Extracted data entries:

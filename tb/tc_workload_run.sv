// Workload harness: one tc_system of a given TC size, driven by the write
// patterns of five persistent data-structure benchmarks, one after another.
//
// Used by tb_tc_workloads, which instantiates it once per TC size. For each
// workload every core runs NTX transactions; a transaction's number of line
// writes is drawn from the workload's range, and its addresses from a shared
// pool of line addresses (so cores conflict):
//   graph      2..4   lines (edge node, adjacency list pointer, counters)
//   rbtree     2..14  lines (new node plus recoloured/rotated ancestors)
//   sps        2      lines (the two swapped array elements)
//   btree      3..12  lines (leaf, split node, parents)
//   hashtable  2..3   lines (bucket head, entry)
// These line counts are estimates of what such benchmarks touch with 64-bit
// keys and values, not measured traces. The upper bound stays below 16 so that
// every transaction fits into the smallest (1 KB, 16-line) TC.
//
// Around the DUT: L1 models give finishing signals in program order after
// random delays and obey coh_hold; the NVRAM model accepts a write about
// every fourth cycle and acknowledges after 20..60 cycles, out of order
// except for the same address, and keeps a memory image. No LLC traffic.
//
// Checks per write-back: global sequence order, the exact store of that ID,
// nothing before its transaction's TX_END. At the end of each workload,
// after the TCs have emptied: each NVRAM line holds the last store to it in
// global order. Reports per workload the cycles taken and the cycles any
// core spent stalled on a full TC (done rises when all are finished).
module tc_workload_run
  import tc_pkg::*;
#(
  parameter int unsigned TC_BYTES = 4096,
  parameter int          NTX      = 25
) (
  input  logic clk,
  output logic done,
  output int   checks,
  output int   failures,
  output int   stall_cyc [5],
  output int   run_cyc [5]
);

  localparam int NC = 4;
  localparam int ENT = TC_BYTES / LINE_BYTES;
  localparam int NADDR = 48;

  logic rst_n = 1'b0;
  logic [NC-1:0] op_valid, op_ready, l1_wr_valid, l1_wr_pv, coh_fin;
  logic coh_hold;
  cpu_op_e op_kind [NC];
  laddr_t  op_addr [NC], l1_wr_addr [NC];
  line_t   op_data [NC], l1_wr_data [NC];
  logic evict_valid, evict_ready, evict_pv, mem_wr_valid, mem_wr_ready, evict_dropped;
  laddr_t evict_addr, mem_wr_addr, miss_addr, fill_addr, nv_rd_addr, ack_addr;
  line_t evict_data, mem_wr_data, fill_data, nv_rsp_data;
  logic miss_valid, miss_ready, fill_valid, fill_from_tc;
  logic nv_rd_valid, nv_rd_ready, nv_rsp_valid, nv_wr_valid, nv_wr_ready;
  nv_wr_t nv_wr;
  logic [1:0] nv_wr_core, ack_core;
  logic ack_valid, ack_ready, drain_req;
  txid_t mode_txid [NC], next_txid [NC];
  logic [NC-1:0] tc_stall, commit_event, ack_event, ack_orphan;
  logic [$clog2(ENT):0] tc_used [NC];
  logic [3:0] tc_unordered [NC];
  seq_t next_seq, wb_seq;

  tc_system #(.TC_BYTES(TC_BYTES)) dut (.*);

  assign evict_valid = 1'b0;
  assign evict_pv    = 1'b0;
  assign evict_addr  = '0;
  assign evict_data  = '0;
  assign mem_wr_ready = 1'b1;
  assign miss_valid  = 1'b0;
  assign miss_addr   = '0;
  assign nv_rd_ready = 1'b1;
  assign nv_rsp_valid = 1'b0;
  assign nv_rsp_data = '0;

  task automatic check(bit ok, string what);
    checks++;
    if (!ok) begin
      failures++;
      if (failures < 10) $display("FAIL [%0d B] %s at %0t", TC_BYTES, what, $time);
    end
  endtask

  function automatic seq_t nxt(seq_t s);
    return (s == 8'hFF) ? 8'd1 : s + 8'd1;
  endfunction

  function automatic laddr_t pool(int i);
    return laddr_t'(42'h2000 + i * 3);
  endfunction

  typedef struct { laddr_t addr; line_t data; int core; int tx; } store_t;
  store_t pend [NC][$];
  store_t by_seq [int];
  int     tx_done [NC], tx_no [NC];
  seq_t   t_gseq = 1, t_wb = 1;
  line_t  last_data [laddr_t];
  line_t  nv_mem [laddr_t];
  typedef struct { laddr_t addr; int core; int due; } out_t;
  out_t   outst [$];
  int     cyc = 0, wl = 0, cores_done = 0, nstall = 0;
  bit     go = 0;

  initial begin
    checks = 0; failures = 0; done = 0;
    for (int i = 0; i < 5; i++) begin stall_cyc[i] = 0; run_cyc[i] = 0; end
  end

  task automatic do_op(int c, cpu_op_e k, laddr_t a, line_t d);
    bit r;
    @(negedge clk);
    op_valid[c] = 1; op_kind[c] = k; op_addr[c] = a; op_data[c] = d;
    do begin
      #1 r = op_ready[c];
      @(posedge clk);
      if (!r) @(negedge clk);
    end while (!r);
    #1 op_valid[c] = 0;
  endtask

  function automatic int tx_len(int w);
    case (w)
      0: return $urandom_range(2, 4);    // graph
      1: return $urandom_range(2, 14);   // rbtree
      2: return 2;                       // sps
      3: return $urandom_range(3, 12);   // btree
      default: return $urandom_range(2, 3);  // hashtable
    endcase
  endfunction

  for (genvar c = 0; c < NC; c++) begin : g_cpu
    initial begin
      op_valid[c] = 0; op_kind[c] = OP_STORE; op_addr[c] = '0; op_data[c] = '0;
      tx_done[c] = 0; tx_no[c] = 0;
      for (int w = 0; w < 5; w++) begin
        wait (go && wl == w);
        for (int t = 0; t < NTX; t++) begin
          int n;
          n = tx_len(w);
          do_op(c, OP_TX_BEGIN, '0, '0);
          tx_no[c] = w * NTX + t;
          repeat (n) begin
            do_op(c, OP_STORE, pool($urandom_range(0, NADDR - 1)), {32'(c), 32'(w * NTX + t), {14{$urandom}}});
            repeat ($urandom_range(0, 1)) @(posedge clk);
          end
          do_op(c, OP_TX_END, '0, '0);
          tx_done[c] = w * NTX + t + 1;
          repeat ($urandom_range(0, 4)) @(posedge clk);
        end
        cores_done++;
        wait (wl != w);
      end
    end
  end

  // persistent stores and stall cycles, sampled between edges
  always @(negedge clk) if (rst_n) begin
    #1;
    for (int c = 0; c < NC; c++) begin
      if (l1_wr_valid[c] && l1_wr_pv[c]) begin
        store_t s;
        s.addr = l1_wr_addr[c]; s.data = l1_wr_data[c]; s.core = c; s.tx = tx_no[c];
        pend[c].push_back(s);
      end
      if (tc_stall[c]) nstall++;
    end
  end

  // L1 finishing signals
  initial begin
    coh_fin = '0;
    forever begin
      @(negedge clk);
      coh_fin = '0;
      for (int c = 0; c < NC; c++)
        if (pend[c].size() > 0 && !coh_hold && $urandom_range(0, 2) == 0) begin
          store_t s;
          coh_fin[c] = 1;
          s = pend[c].pop_front();
          by_seq[int'(t_gseq)] = s;
          last_data[s.addr] = s.data;
          t_gseq = nxt(t_gseq);
        end
    end
  end

  // NVRAM controller model
  initial begin
    nv_wr_ready = 0; ack_valid = 0; ack_core = 0; ack_addr = 0;
    forever begin
      @(negedge clk);
      cyc++;
      nv_wr_ready = ($urandom_range(0, 3) == 0);
      ack_valid = 0;
      if (outst.size() > 0) begin
        int k;
        k = $urandom_range(0, outst.size() - 1);
        for (int j = 0; j < k; j++) if (outst[j].addr == outst[k].addr) begin k = j; break; end
        if (outst[k].due <= cyc) begin
          ack_valid = 1; ack_addr = outst[k].addr; ack_core = 2'(outst[k].core);
        end
      end
      #1;
      if (rst_n) check(ack_orphan == '0, "no orphan ack");
      if (nv_wr_valid) begin
        check(nv_wr.seq == t_wb, "write-back in global sequence order");
        if (by_seq.exists(int'(nv_wr.seq))) begin
          store_t s;
          s = by_seq[int'(nv_wr.seq)];
          check(nv_wr.addr == s.addr && nv_wr.data == s.data && int'(nv_wr_core) == s.core,
                "write-back is the store with that ID");
          check(tx_done[s.core] > s.tx, "no write-back before TX_END");
        end else check(0, "write-back of an unknown ID");
      end
      if (nv_wr_valid && nv_wr_ready) begin
        out_t o;
        nv_mem[nv_wr.addr] = nv_wr.data;
        o.addr = nv_wr.addr; o.core = int'(nv_wr_core); o.due = cyc + $urandom_range(20, 60);
        outst.push_back(o);
        by_seq.delete(int'(nv_wr.seq));
        t_wb = nxt(t_wb);
      end
      if (ack_valid && ack_ready)
        for (int j = 0; j < outst.size(); j++)
          if (outst[j].addr == ack_addr && outst[j].core == int'(ack_core)) begin outst.delete(j); break; end
    end
  end

  // sequencing of the workloads
  initial begin
    repeat (3) @(posedge clk);
    #1 rst_n = 1;
    go = 1;
    for (int w = 0; w < 5; w++) begin
      int c0, s0;
      c0 = cyc; s0 = nstall;
      wait (cores_done == NC * (w + 1));
      while (outst.size() > 0 || by_seq.size() > 0 ||
             pend[0].size() + pend[1].size() + pend[2].size() + pend[3].size() > 0) @(posedge clk);
      repeat (5) @(posedge clk);
      #1;
      run_cyc[w] = cyc - c0;
      stall_cyc[w] = nstall - s0;
      for (int c = 0; c < NC; c++) check(tc_used[c] == 0, "TC empty after the workload");
      foreach (last_data[a]) check(nv_mem.exists(a) && nv_mem[a] == last_data[a], "NVRAM holds the newest data");
      wl = w + 1;
    end
    done = 1;
  end

endmodule
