| process | 256 B | 512 B | 1 KB | 2 KB | 4 KB–32 KB | 64 KB |
|---|---|---|---|---|---|---|
| 90 nm | 1 | 1 | 2 | 2 | 3 | 3 |
| 45 nm | 1 | 2 | 3 | 4 | 4 | 5 |

The L2 takes 17 cycles (90 nm) or 24 cycles (45 nm), and main memory 200
cycles.

Fixed widths live in `clgp_pkg`: 32-bit byte addresses, 64-byte lines,
4-byte instructions, and fetch blocks of up to 63 instructions.

## Top-level ports (`clgp_frontend`)

- `fb_valid/fb_ready/fb_addr/fb_len`: fetch blocks from the predictor.
- `flush`: branch misprediction.
- `out_valid/out_fcl/out_data/out_src`: the fetched line, its slots and its
  source.
- `dc_l2_valid/dc_l2_laddr/dc_l2_grant`: the data cache's L2 request.
- `l2_req_valid/l2_req_laddr/l2_req_src` and `l2_resp_valid/l2_resp_data`:
  the L2 bus.
- Statistics: lines per source `n_src[4]`; cycles waiting for an in-flight
  prefetch `n_pb_wait`; `n_extend`, `n_prefetch`, `n_full_stall`;
  prefetches served from L2 `n_pf_from_l2`; CLTQ occupancy.

Reset is asynchronous, active low (`rst_n`). Payload registers that are only
read under a valid bit carry no reset.

## Simulating

Every testbench prints `TB_RESULT checks=<n> failures=<n>` and stops itself;
each has a watchdog. With Verilator 5:

```
verilator --binary --timing --assert -Irtl rtl/clgp_pkg.sv rtl/*.sv \
          tb/tb_clgp_frontend.sv --top-module tb_clgp_frontend -o sim
./obj_dir/sim
```

For `tb_clgp_configs`, add `tb/clgp_cfg_harness.sv`. The unit testbenches
need only the package and their module.

| testbench | what it checks |
|---|---|
| `tb_fetch_block_splitter` | random blocks against a reference split, one line per cycle, flush |
| `tb_cltq` | random push/pop/mark/flush against a queue model (8 entries, 3 blocks) |
| `tb_prestage_buffer` | random lookups, allocations, fills, reads and flushes against a model with LRU and counters; read latency |
| `tb_clgp_engine` | the decision table above |
| `tb_l0_cache` | hits, fills and LRU against a model |
| `tb_l1_icache` | hit latency, misses, L2 protocol, turn-taking between independent demand and prefetch drivers |
| `tb_l2_bus_arbiter` | every request combination |
| `tb_fetch_unit` | source selection, ordering, counter decrements, L0 fill, latencies |
| `tb_clgp_frontend` | the whole front end at default sizes (details below) |
| `tb_clgp_configs` | the 90 nm, 8 KB-L1 and 4-entry-buffer configurations side by side, with the same order, content, latency and counter checks |

`tb_clgp_frontend` works as follows:

- A synthetic program stands in for the predictor: loops, straight runs,
  wrong paths and flushes.
- An L2/memory model answers in 24 cycles, or 224 cycles the first time a
  line is touched. A random data-cache requester competes for the bus.
- It checks that every fetched line is the right one with the right
  contents.
- It checks that each line's delay from its CLTQ pop matches its source:
  3 cycles from the prestage buffer, 1 from the L0, at least 4 from the L1.
- It checks that, once the queue drains with no misprediction pending,
  every consumers counter has returned to zero. This is the end-to-end proof
  that increments and decrements pair up.
- It checks that each mechanism happened at least once:
  - all four fetch sources;
  - lifetime extension and new prefetches;
  - a prefetch served from L2;
  - a full-buffer stall and an in-flight wait;
  - a flush;
  - the CLTQ block limit;
  - the data cache winning the bus.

### [GOAL OF THE EXERCISE]
In the records above, find every line that contains the word "program" and copy it.

### [RESPONSE FOR THIS EXERCISE]
// Around the DUT: L1 models give finishing signals in program order after
- A synthetic program stands in for the predictor: loops, straight runs,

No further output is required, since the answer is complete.